What to work on » Return every entry in the listing word for word.

Input data »
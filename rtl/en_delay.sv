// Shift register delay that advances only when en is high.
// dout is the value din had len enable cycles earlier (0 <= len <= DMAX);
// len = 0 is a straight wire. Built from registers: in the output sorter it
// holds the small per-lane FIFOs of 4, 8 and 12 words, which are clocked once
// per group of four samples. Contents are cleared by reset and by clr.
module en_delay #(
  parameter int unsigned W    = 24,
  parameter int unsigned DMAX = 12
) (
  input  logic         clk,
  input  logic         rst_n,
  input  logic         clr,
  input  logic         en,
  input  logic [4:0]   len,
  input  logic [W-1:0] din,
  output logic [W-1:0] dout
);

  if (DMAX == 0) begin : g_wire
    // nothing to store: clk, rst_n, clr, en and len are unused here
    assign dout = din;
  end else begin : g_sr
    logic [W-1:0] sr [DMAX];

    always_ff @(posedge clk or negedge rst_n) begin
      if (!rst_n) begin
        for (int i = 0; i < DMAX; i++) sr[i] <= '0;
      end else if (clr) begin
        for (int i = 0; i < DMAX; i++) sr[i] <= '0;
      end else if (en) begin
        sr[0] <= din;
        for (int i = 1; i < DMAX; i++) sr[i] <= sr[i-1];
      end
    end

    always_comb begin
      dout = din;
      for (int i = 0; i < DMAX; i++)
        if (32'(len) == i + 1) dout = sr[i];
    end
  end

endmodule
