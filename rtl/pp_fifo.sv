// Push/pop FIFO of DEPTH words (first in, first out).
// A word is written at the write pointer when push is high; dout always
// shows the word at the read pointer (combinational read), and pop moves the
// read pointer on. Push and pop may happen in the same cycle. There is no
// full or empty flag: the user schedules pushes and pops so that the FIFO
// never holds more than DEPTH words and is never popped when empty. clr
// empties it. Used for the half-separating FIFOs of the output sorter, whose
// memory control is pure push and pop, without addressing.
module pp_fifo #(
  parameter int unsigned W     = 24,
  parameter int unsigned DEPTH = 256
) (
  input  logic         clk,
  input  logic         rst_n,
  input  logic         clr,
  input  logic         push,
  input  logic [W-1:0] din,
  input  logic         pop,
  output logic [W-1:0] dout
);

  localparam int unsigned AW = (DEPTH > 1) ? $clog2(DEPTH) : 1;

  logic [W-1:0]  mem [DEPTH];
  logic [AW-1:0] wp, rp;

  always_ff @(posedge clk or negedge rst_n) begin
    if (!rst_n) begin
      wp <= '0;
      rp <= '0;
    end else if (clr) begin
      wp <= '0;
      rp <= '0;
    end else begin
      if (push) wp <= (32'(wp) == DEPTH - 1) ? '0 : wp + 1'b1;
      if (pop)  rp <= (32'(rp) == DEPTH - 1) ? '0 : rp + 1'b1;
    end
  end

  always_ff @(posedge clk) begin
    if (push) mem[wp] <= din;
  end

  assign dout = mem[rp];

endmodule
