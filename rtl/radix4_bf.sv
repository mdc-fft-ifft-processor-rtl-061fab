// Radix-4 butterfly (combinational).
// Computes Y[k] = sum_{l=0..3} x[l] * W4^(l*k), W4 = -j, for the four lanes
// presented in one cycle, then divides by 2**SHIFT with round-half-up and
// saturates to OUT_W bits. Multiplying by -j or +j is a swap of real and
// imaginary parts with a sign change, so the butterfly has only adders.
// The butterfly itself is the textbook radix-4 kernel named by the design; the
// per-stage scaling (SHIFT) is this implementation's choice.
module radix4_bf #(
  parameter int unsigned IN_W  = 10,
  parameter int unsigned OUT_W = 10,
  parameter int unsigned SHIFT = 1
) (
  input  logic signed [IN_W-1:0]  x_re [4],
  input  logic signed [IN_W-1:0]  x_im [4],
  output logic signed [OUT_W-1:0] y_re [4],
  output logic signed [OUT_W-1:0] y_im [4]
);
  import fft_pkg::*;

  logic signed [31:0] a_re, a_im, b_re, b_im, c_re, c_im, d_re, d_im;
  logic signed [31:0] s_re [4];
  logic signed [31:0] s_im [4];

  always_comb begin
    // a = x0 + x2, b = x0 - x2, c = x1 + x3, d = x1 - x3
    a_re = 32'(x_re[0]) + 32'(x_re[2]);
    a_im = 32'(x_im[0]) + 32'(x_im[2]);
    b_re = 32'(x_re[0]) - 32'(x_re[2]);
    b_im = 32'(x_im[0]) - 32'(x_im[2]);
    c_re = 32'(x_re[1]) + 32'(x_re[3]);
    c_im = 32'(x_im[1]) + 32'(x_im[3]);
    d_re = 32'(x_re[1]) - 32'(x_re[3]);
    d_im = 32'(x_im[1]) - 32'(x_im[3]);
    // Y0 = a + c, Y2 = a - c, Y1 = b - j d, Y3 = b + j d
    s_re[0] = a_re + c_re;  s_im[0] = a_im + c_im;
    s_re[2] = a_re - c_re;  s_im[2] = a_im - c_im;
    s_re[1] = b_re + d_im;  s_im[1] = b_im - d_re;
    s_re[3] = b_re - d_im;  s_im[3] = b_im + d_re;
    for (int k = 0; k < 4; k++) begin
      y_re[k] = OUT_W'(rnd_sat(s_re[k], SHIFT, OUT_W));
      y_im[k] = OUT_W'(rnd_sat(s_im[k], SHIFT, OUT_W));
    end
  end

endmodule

Final answer »
filename rtl/en_delay.sv
// Shift register delay that advances only when en is high.
// dout is the value din had len enable cycles earlier (0 <= len <= DMAX);
// len = 0 is a straight wire. Built from registers: in the output sorter it
// holds the small per-lane FIFOs of 4, 8 and 12 words, which are clocked once
// per group of four samples. Contents are cleared by reset and by clr.
module en_delay #(
  parameter int unsigned W    = 24,
  parameter int unsigned DMAX = 12
) (
  input  logic         clk,
  input  logic         rst_n,
  input  logic         clr,
  input  logic         en,
  input  logic [4:0]   len,
  input  logic [W-1:0] din,
  output logic [W-1:0] dout
);

  if (DMAX == 0) begin : g_wire
    // nothing to store: clk, rst_n, clr, en and len are unused here
    assign dout = din;
  end else begin : g_sr
    logic [W-1:0] sr [DMAX];

    always_ff @(posedge clk or negedge rst_n) begin
      if (!rst_n) begin
        for (int i = 0; i < DMAX; i++) sr[i] <= '0;
      end else if (clr) begin
        for (int i = 0; i < DMAX; i++) sr[i] <= '0;
      end else if (en) begin
        sr[0] <= din;
        for (int i = 1; i < DMAX; i++) sr[i] <= sr[i-1];
      end
    end

    always_comb begin
      dout = din;
      for (int i = 0; i < DMAX; i++)
        if (32'(len) == i + 1) dout = sr[i];
    end
  end

endmodule
filename rtl/pp_fifo.sv
// Push/pop FIFO of DEPTH words (first in, first out).
// A word is written at the write pointer when push is high; dout always
// shows the word at the read pointer (combinational read), and pop moves the
// read pointer on. Push and pop may happen in the same cycle. There is no
// full or empty flag: the user schedules pushes and pops so that the FIFO
// never holds more than DEPTH words and is never popped when empty. clr
// empties it. Used for the half-separating FIFOs of the output sorter, whose
// memory control is pure push and pop, without addressing.
module pp_fifo #(
  parameter int unsigned W     = 24,
  parameter int unsigned DEPTH = 256
) (
  input  logic         clk,
  input  logic         rst_n,
  input  logic         clr,
  input  logic         push,
  input  logic [W-1:0] din,
  input  logic         pop,
  output logic [W-1:0] dout
);

  localparam int unsigned AW = (DEPTH > 1) ? $clog2(DEPTH) : 1;

  logic [W-1:0]  mem [DEPTH];
  logic [AW-1:0] wp, rp;

  always_ff @(posedge clk or negedge rst_n) begin
    if (!rst_n) begin
      wp <= '0;
      rp <= '0;
    end else if (clr) begin
      wp <= '0;
      rp <= '0;
    end else begin
      if (push) wp <= (32'(wp) == DEPTH - 1) ? '0 : wp + 1'b1;
      if (pop)  rp <= (32'(rp) == DEPTH - 1) ? '0 : rp + 1'b1;
    end
  end

  always_ff @(posedge clk) begin
    if (push) mem[wp] <= din;
  end

  assign dout = mem[rp];

endmodule
filename rtl/radix4_bf.sv
repository mdc-fft-ifft-processor-rtl-061fab
// Radix-4 butterfly (combinational).
// Computes Y[k] = sum_{l=0..3} x[l] * W4^(l*k), W4 = -j, for the four lanes
// presented in one cycle, then divides by 2**SHIFT with round-half-up and
// saturates to OUT_W bits. Multiplying by -j or +j is a swap of real and
// imaginary parts with a sign change, so the butterfly has only adders.
// The butterfly itself is the textbook radix-4 kernel named by the design; the
// per-stage scaling (SHIFT) is this implementation's choice.
module radix4_bf #(
  parameter int unsigned IN_W  = 10,
  parameter int unsigned OUT_W = 10,
  parameter int unsigned SHIFT = 1
) (
  input  logic signed [IN_W-1:0]  x_re [4],
  input  logic signed [IN_W-1:0]  x_im [4],
  output logic signed [OUT_W-1:0] y_re [4],
  output logic signed [OUT_W-1:0] y_im [4]
);
  import fft_pkg::*;

  logic signed [31:0] a_re, a_im, b_re, b_im, c_re, c_im, d_re, d_im;
  logic signed [31:0] s_re [4];
  logic signed [31:0] s_im [4];

  always_comb begin
    // a = x0 + x2, b = x0 - x2, c = x1 + x3, d = x1 - x3
    a_re = 32'(x_re[0]) + 32'(x_re[2]);
    a_im = 32'(x_im[0]) + 32'(x_im[2]);
    b_re = 32'(x_re[0]) - 32'(x_re[2]);
    b_im = 32'(x_im[0]) - 32'(x_im[2]);
    c_re = 32'(x_re[1]) + 32'(x_re[3]);
    c_im = 32'(x_im[1]) + 32'(x_im[3]);
    d_re = 32'(x_re[1]) - 32'(x_re[3]);
    d_im = 32'(x_im[1]) - 32'(x_im[3]);
    // Y0 = a + c, Y2 = a - c, Y1 = b - j d, Y3 = b + j d
    s_re[0] = a_re + c_re;  s_im[0] = a_im + c_im;
    s_re[2] = a_re - c_re;  s_im[2] = a_im - c_im;
    s_re[1] = b_re + d_im;  s_im[1] = b_im - d_re;
    s_re[3] = b_re - d_im;  s_im[3] = b_im + d_re;
    for (int k = 0; k < 4; k++) begin
      y_re[k] = OUT_W'(rnd_sat(s_re[k], SHIFT, OUT_W));
      y_im[k] = OUT_W'(rnd_sat(s_im[k], SHIFT, OUT_W));
    end
  end

endmodule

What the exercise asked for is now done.